***** MATERIAL FOR THIS EXERCISE *****
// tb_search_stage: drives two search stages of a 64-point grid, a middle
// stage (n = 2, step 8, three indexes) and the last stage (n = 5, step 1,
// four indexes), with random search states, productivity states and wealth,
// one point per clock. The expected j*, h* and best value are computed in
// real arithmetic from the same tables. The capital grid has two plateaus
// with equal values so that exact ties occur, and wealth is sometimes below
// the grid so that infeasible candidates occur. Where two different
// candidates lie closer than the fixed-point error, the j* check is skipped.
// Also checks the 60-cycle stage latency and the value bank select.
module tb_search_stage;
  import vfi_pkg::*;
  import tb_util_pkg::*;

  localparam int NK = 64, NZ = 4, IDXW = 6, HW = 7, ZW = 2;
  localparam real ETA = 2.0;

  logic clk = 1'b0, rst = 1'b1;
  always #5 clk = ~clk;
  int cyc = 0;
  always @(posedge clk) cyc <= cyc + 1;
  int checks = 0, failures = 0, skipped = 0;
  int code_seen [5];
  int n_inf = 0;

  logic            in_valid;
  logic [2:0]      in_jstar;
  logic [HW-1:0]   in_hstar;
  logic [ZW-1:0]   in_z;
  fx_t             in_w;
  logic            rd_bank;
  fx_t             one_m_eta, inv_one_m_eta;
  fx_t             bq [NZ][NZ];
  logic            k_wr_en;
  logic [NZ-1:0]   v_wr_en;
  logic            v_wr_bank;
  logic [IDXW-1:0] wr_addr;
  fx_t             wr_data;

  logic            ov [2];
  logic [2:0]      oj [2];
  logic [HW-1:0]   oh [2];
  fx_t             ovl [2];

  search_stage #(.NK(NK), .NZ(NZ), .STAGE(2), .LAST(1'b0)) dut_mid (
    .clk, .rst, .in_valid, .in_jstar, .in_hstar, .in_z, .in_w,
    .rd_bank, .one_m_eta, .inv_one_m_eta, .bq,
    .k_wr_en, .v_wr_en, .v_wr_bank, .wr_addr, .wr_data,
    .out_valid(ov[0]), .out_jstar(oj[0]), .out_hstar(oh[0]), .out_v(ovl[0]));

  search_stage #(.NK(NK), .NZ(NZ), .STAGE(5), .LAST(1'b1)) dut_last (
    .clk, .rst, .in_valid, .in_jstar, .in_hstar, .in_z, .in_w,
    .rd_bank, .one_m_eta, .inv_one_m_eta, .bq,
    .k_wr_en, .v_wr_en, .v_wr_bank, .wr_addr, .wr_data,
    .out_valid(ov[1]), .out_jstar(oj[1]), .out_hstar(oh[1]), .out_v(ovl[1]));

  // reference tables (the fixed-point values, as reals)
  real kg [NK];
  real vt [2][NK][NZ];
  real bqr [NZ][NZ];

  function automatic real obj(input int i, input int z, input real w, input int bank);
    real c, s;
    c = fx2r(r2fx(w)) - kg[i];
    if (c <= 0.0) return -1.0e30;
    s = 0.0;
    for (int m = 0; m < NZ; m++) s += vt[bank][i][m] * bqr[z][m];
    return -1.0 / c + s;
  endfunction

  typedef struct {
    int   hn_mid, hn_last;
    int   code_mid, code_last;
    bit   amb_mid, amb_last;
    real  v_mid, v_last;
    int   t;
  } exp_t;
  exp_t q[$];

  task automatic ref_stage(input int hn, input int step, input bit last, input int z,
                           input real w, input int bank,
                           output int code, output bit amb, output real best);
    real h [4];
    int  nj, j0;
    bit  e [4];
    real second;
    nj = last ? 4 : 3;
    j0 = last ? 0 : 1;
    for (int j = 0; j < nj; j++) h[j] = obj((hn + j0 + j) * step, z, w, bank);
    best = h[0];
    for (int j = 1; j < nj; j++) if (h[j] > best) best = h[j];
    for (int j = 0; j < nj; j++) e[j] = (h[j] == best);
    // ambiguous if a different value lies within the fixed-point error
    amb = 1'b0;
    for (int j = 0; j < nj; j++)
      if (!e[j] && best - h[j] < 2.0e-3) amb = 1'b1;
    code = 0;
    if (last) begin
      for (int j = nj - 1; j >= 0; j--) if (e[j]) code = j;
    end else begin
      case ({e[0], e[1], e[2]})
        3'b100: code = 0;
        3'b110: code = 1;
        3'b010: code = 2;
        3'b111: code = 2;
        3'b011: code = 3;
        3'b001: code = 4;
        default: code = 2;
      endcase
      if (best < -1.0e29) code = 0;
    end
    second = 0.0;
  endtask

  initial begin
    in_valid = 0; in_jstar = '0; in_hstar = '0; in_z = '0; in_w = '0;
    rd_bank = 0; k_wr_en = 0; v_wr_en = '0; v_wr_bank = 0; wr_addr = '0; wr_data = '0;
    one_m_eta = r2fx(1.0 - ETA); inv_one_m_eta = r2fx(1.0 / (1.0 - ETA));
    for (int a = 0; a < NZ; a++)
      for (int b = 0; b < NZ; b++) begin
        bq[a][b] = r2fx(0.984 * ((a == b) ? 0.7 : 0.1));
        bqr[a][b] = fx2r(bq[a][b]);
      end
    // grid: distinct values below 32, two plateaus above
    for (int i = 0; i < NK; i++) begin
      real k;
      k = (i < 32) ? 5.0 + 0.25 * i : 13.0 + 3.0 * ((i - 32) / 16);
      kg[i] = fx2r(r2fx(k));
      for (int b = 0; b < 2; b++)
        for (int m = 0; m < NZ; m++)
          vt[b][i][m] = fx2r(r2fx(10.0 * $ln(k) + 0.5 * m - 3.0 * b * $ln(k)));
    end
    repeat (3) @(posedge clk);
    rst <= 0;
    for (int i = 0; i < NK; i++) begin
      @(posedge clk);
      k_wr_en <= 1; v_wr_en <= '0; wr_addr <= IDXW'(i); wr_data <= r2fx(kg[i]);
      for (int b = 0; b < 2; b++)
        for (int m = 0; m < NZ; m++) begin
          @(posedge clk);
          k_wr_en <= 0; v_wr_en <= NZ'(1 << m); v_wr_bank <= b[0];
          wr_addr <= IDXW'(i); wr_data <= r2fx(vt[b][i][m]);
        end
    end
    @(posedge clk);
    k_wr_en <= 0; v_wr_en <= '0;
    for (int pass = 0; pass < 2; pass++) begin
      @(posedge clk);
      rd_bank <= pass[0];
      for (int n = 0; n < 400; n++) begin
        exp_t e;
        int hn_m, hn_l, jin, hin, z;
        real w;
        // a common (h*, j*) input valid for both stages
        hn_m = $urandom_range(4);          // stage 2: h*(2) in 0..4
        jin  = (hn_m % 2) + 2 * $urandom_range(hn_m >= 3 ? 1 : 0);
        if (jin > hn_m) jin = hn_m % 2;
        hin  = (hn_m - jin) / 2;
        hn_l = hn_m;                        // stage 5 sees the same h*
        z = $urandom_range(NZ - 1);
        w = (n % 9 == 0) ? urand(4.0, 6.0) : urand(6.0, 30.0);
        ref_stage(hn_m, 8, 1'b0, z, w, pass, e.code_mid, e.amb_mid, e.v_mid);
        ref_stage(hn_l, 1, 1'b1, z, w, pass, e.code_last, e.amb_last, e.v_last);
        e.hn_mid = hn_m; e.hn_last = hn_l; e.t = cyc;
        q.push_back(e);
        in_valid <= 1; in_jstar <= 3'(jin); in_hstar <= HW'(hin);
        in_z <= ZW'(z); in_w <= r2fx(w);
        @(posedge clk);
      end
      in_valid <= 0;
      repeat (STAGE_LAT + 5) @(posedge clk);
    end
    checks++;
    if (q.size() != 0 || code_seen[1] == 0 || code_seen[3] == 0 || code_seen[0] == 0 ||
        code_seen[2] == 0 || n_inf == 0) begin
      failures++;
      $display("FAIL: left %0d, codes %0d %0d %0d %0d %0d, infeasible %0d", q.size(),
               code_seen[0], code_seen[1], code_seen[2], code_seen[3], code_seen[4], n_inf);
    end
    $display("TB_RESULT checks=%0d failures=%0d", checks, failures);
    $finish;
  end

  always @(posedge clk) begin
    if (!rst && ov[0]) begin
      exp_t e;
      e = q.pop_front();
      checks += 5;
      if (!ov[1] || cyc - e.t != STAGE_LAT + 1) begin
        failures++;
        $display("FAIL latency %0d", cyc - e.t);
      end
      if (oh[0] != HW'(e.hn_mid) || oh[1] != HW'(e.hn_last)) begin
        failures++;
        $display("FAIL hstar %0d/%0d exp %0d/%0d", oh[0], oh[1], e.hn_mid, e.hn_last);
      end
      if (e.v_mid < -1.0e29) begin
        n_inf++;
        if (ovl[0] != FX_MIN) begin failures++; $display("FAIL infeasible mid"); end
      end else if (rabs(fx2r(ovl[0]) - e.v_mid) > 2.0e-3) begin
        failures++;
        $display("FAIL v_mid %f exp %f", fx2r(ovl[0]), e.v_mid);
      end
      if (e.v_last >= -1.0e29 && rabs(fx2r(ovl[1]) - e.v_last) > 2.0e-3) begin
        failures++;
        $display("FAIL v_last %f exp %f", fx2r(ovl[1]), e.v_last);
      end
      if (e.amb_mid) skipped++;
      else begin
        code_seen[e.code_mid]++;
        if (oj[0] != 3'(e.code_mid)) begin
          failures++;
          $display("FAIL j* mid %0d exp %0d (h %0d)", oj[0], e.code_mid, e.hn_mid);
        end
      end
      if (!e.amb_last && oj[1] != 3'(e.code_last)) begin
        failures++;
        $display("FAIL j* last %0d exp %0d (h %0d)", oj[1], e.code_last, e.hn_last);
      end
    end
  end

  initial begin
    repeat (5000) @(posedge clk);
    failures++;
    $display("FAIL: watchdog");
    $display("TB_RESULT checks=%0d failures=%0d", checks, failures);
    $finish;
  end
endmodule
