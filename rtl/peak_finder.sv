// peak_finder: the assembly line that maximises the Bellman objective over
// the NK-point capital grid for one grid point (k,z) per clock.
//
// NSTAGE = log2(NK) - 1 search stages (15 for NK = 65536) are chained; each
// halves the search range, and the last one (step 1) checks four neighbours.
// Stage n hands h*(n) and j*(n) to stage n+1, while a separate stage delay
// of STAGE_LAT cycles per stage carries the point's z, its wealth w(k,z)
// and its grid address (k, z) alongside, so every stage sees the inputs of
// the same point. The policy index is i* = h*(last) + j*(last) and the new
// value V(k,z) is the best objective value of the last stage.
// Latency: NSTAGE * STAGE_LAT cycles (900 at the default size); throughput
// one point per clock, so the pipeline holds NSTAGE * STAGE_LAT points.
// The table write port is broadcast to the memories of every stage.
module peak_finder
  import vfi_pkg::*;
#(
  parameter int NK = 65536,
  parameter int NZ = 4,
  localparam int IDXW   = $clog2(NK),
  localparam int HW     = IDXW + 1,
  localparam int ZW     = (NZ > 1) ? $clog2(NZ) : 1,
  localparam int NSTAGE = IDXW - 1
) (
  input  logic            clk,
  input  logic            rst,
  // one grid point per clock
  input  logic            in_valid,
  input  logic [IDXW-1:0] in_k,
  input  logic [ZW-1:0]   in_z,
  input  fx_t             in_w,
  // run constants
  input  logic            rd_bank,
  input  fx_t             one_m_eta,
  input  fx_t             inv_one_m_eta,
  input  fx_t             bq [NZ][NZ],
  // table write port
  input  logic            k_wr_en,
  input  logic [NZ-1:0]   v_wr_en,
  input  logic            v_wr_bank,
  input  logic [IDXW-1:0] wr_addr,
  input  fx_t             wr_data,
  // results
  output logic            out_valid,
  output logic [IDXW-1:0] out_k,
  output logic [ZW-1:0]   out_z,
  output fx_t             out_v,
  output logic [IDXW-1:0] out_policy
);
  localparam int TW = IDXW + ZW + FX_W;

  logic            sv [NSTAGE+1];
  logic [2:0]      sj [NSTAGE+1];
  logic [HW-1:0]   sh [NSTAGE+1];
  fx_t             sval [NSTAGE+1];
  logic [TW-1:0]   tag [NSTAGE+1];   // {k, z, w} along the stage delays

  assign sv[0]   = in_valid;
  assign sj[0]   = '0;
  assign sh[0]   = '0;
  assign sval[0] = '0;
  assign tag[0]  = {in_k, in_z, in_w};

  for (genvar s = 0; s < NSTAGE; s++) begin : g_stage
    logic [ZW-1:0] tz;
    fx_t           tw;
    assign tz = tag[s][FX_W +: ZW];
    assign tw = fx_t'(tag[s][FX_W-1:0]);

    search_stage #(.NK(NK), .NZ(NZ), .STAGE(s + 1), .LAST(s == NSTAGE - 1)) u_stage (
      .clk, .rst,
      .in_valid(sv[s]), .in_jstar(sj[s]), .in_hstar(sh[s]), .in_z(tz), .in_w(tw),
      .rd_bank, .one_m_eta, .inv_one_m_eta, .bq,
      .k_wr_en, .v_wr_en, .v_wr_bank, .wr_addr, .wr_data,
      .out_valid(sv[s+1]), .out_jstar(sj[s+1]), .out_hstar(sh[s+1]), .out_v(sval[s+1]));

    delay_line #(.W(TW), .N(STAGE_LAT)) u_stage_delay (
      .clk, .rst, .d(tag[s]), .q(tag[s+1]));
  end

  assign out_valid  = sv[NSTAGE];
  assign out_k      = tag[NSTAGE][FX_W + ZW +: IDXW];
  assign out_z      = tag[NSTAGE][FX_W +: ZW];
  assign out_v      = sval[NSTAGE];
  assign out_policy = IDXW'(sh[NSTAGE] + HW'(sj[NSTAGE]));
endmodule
*****
REQUIRED WORK: Leave out every line above except those from the line with "best = h[0];" up to and including the line with "if (last) begin", and copy those exactly.

REPLY:
    best = h[0];
    for (int j = 1; j < nj; j++) if (h[j] > best) best = h[j];
    for (int j = 0; j < nj; j++) e[j] = (h[j] == best);
    // ambiguous if a different value lies within the fixed-point error
    amb = 1'b0;
    for (int j = 0; j < nj; j++)
      if (!e[j] && best - h[j] < 2.0e-3) amb = 1'b1;
    code = 0;
    if (last) begin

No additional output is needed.